Quality control of spring
Various testing devices are used to verify whether the completed spring meets the specifications. The test device measures the hardness and elasticity of the metal and the amount of deformation under a known load. Springs that do not meet specifications will be discarded. Statistical analysis of test results can help manufacturers identify production problems and improve processes, resulting in fewer defective springs.
About one-third of defective springs are caused by production problems. The other two thirds are caused by defects in the spring wire. In 1998, researchers reported that there is a spring linearity test, which can be used to screen out unqualified wires.

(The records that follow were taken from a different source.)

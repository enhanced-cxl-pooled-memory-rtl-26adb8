// Self-checking testbench of lookahead_ndp: F = 5 feature rows of 8 signed
// elements, generated from their addresses by a formula, served by a
// pooled-memory model with random request back-pressure and a 3-cycle
// response latency.  All 10 pair dot products are recomputed here and
// compared in order; the compute phase must take exactly one cycle per
// pair when res_ready stays high.
module tb_lookahead_ndp;
  localparam int F = 5, D = 8, DW = 16, AW = 32, ACW = 40, TW = 5, NP = F * (F - 1) / 2;
  logic clk = 0, rst_n = 0;
  always #5 clk = ~clk;
  logic start, idle, mem_req_valid, mem_req_ready, mem_rsp_valid, res_valid, res_ready, done;
  logic [F*AW-1:0] desc;
  logic [TW-1:0] tag, res_tag, done_tag;
  logic [AW-1:0] mem_req_addr;
  logic [D*DW-1:0] mem_rsp_data;
  logic [$clog2(NP+1)-1:0] res_idx;
  logic signed [ACW-1:0] res_data;
  lookahead_ndp #(.F(F), .EMB_DIM(D), .DATA_W(DW), .ADDR_W(AW), .ACC_W(ACW), .TAG_W(TW)) dut (.*);

  function automatic int elem(input int addr, input int d);
    return ((addr * 37 + d * 11) % 2001) - 1000;
  endfunction
  function automatic logic [D*DW-1:0] row(input int addr);
    logic [D*DW-1:0] r;
    for (int d = 0; d < D; d++) r[d*DW +: DW] = DW'(elem(addr, d));
    return r;
  endfunction

  // memory model: 3-cycle latency, in order
  int lat_q[$]; int addr_q[$];
  always @(posedge clk) begin
    mem_rsp_valid <= 1'b0;
    foreach (lat_q[k]) lat_q[k]--;
    if (lat_q.size() > 0 && lat_q[0] <= 0) begin
      void'(lat_q.pop_front());
      mem_rsp_valid <= 1'b1; mem_rsp_data <= row(addr_q.pop_front());
    end
    if (mem_req_valid && mem_req_ready) begin lat_q.push_back(3); addr_q.push_back(int'(mem_req_addr)); end
  end
  always @(negedge clk) mem_req_ready = ($urandom % 2 == 0);

  int checks = 0, failures = 0;
  task automatic check(input bit ok, input string what);
    checks++; if (!ok) begin failures++; $display("FAIL: %s", what); end
  endtask

  initial begin
    repeat (5000) @(posedge clk);
    failures++; $display("FAIL: watchdog");
    $display("TB_RESULT checks=%0d failures=%0d", checks, failures); $finish;
  end

  task automatic one_task(input int base, input int t, input bit stall);
    int addrs [F]; int n = 0; int first = -1, last = -1, cyc = 0;
    for (int f = 0; f < F; f++) begin addrs[f] = base + f * 64 + t; desc[f*AW +: AW] = AW'(addrs[f]); end
    @(negedge clk); start = 1; tag = TW'(t); @(negedge clk); start = 0;
    while (!done && cyc < 1000) begin
      res_ready = stall ? ($urandom % 2 == 0) : 1'b1;
      #1;
      if (res_valid && res_ready) begin
        int a, b; longint e;
        a = 0; b = 1;
        for (int k = 0; k < n; k++) begin b++; if (b == F) begin a++; b = a + 1; end end
        e = 0;
        for (int d = 0; d < D; d++) e += longint'(elem(addrs[a], d)) * longint'(elem(addrs[b], d));
        check(int'(res_idx) == n, "pair index order");
        check(res_tag == TW'(t), "result tag");
        check(longint'(res_data) == e, $sformatf("pair (%0d,%0d) = %0d expected %0d", a, b, res_data, e));
        if (first < 0) first = cyc;
        last = cyc; n++;
      end
      @(negedge clk); cyc++;
    end
    check(n == NP, $sformatf("%0d results expected %0d", n, NP));
    check(done_tag == TW'(t), "done tag");
    if (!stall) check(last - first == NP - 1, $sformatf("compute phase %0d cycles", last - first + 1));
    @(negedge clk); check(idle, "idle after done");
  endtask

  initial begin
    start = 0; desc = '0; tag = '0; res_ready = 1; mem_rsp_valid = 0; mem_rsp_data = '0;
    repeat (3) @(posedge clk); rst_n = 1;
    one_task(1000, 3, 1'b0);
    one_task(5000, 17, 1'b1);
    one_task(123, 30, 1'b0);
    $display("TB_RESULT checks=%0d failures=%0d", checks, failures);
    $finish;
  end
endmodule
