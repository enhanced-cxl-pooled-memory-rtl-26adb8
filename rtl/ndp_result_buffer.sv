// ndp_result_buffer: per-batch result buffer of the look-ahead NDP.
//
// An offloaded task writes its reduced result - the NPAIR sparse x sparse
// dot products of one sample - into the device-side buffer, and the host
// later reads it over CXL.mem and merges it with its own dense terms.
// Results are stored by (host, token slot, pair index): each host's token
// slots own a fixed region, so a slot's results stay until the host has
// read them and returned the token.  The buffer is a single-write,
// single-read memory; reads return one cycle after rd_en.  The buffer's
// role is the document's; its organisation by token slot is this design's.
module ndp_result_buffer #(
  parameter int unsigned NUM_HOSTS = 8,
  parameter int unsigned TOK_CAP   = 4,
  parameter int unsigned NPAIR     = 325,
  parameter int unsigned ACC_W     = 40,
  localparam int unsigned HW    = (NUM_HOSTS > 1) ? $clog2(NUM_HOSTS) : 1,
  localparam int unsigned KW    = (TOK_CAP > 1) ? $clog2(TOK_CAP) : 1,
  localparam int unsigned PW    = $clog2(NPAIR + 1),
  localparam int unsigned DEPTH = NUM_HOSTS * TOK_CAP * NPAIR,
  localparam int unsigned AW    = $clog2(DEPTH)
) (
  input  logic             clk,
  input  logic             we,
  input  logic [HW-1:0]    wr_host,
  input  logic [KW-1:0]    wr_slot,
  input  logic [PW-1:0]    wr_idx,
  input  logic [ACC_W-1:0] wr_data,
  input  logic             rd_en,
  input  logic [HW-1:0]    rd_host,
  input  logic [KW-1:0]    rd_slot,
  input  logic [PW-1:0]    rd_idx,
  output logic [ACC_W-1:0] rd_data
);

  logic [ACC_W-1:0] mem [DEPTH];

  function automatic logic [AW-1:0] addr(input logic [HW-1:0] h, input logic [KW-1:0] k,
                                         input logic [PW-1:0] i);
    return AW'((int'(h) * TOK_CAP + int'(k)) * NPAIR + int'(i));
  endfunction

  always_ff @(posedge clk) begin
    if (we) mem[addr(wr_host, wr_slot, wr_idx)] <= wr_data;
    if (rd_en) rd_data <= mem[addr(rd_host, rd_slot, rd_idx)];
  end

endmodule
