// Self-checking testbench of ndp_result_buffer: random writes to random
// (host, slot, pair) locations mixed with random reads, checked against an
// associative-array model; reads must return the data one cycle after
// rd_en, and regions of different hosts and slots must not alias.
module tb_ndp_result_buffer;
  localparam int NH = 3, TK = 2, NP = 10, ACW = 40;
  logic clk = 0;
  always #5 clk = ~clk;
  logic we, rd_en;
  logic [1:0] wr_host, rd_host;
  logic [0:0] wr_slot, rd_slot;
  logic [3:0] wr_idx, rd_idx;
  logic [ACW-1:0] wr_data, rd_data;
  ndp_result_buffer #(.NUM_HOSTS(NH), .TOK_CAP(TK), .NPAIR(NP), .ACC_W(ACW)) dut (.*);

  int checks = 0, failures = 0;
  logic [ACW-1:0] model [int];
  task automatic check(input bit ok, input string what);
    checks++; if (!ok) begin failures++; if (failures < 10) $display("FAIL: %s", what); end
  endtask

  initial begin
    repeat (20000) @(posedge clk);
    failures++; $display("FAIL: watchdog");
    $display("TB_RESULT checks=%0d failures=%0d", checks, failures); $finish;
  end

  initial begin
    int key; bit pend = 0; logic [ACW-1:0] expv;
    we = 0; rd_en = 0; wr_host = 0; wr_slot = 0; wr_idx = 0; wr_data = 0; rd_host = 0; rd_slot = 0; rd_idx = 0;
    // fill every location once
    for (int h = 0; h < NH; h++) for (int k = 0; k < TK; k++) for (int i = 0; i < NP; i++) begin
      @(negedge clk); we = 1; wr_host = 2'(h); wr_slot = 1'(k); wr_idx = 4'(i);
      wr_data = {8'(h), 8'(k), 8'(i), 16'($urandom)}; model[(h * TK + k) * NP + i] = wr_data;
    end
    @(negedge clk); we = 0;
    for (int it = 0; it < 2000; it++) begin
      @(negedge clk);
      if (pend) check(rd_data == expv, $sformatf("read %0d: %h expected %h", key, rd_data, expv));
      pend = 0;
      we = ($urandom % 2 == 0);
      wr_host = 2'($urandom % NH); wr_slot = 1'($urandom); wr_idx = 4'($urandom % NP); wr_data = {$urandom, 8'($urandom)};
      rd_en = ($urandom % 2 == 0);
      rd_host = 2'($urandom % NH); rd_slot = 1'($urandom); rd_idx = 4'($urandom % NP);
      if (rd_en) begin
        key = (int'(rd_host) * TK + int'(rd_slot)) * NP + int'(rd_idx);
        expv = model[key]; pend = 1;   // a same-cycle write lands after the read
      end
      if (we) model[(int'(wr_host) * TK + int'(wr_slot)) * NP + int'(wr_idx)] = wr_data;
    end
    $display("TB_RESULT checks=%0d failures=%0d", checks, failures);
    $finish;
  end
endmodule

The computer-operated winder can improve quality in two ways. First, they control the diameter and pitch of the spring more accurately than manual operation. Secondly, by using piezoelectric materials whose size changes with current input, the winding head can accurately adjust the measured values of spring characteristics in real time. Therefore, these smart machines reduce springs that do not meet specifications and must be discarded.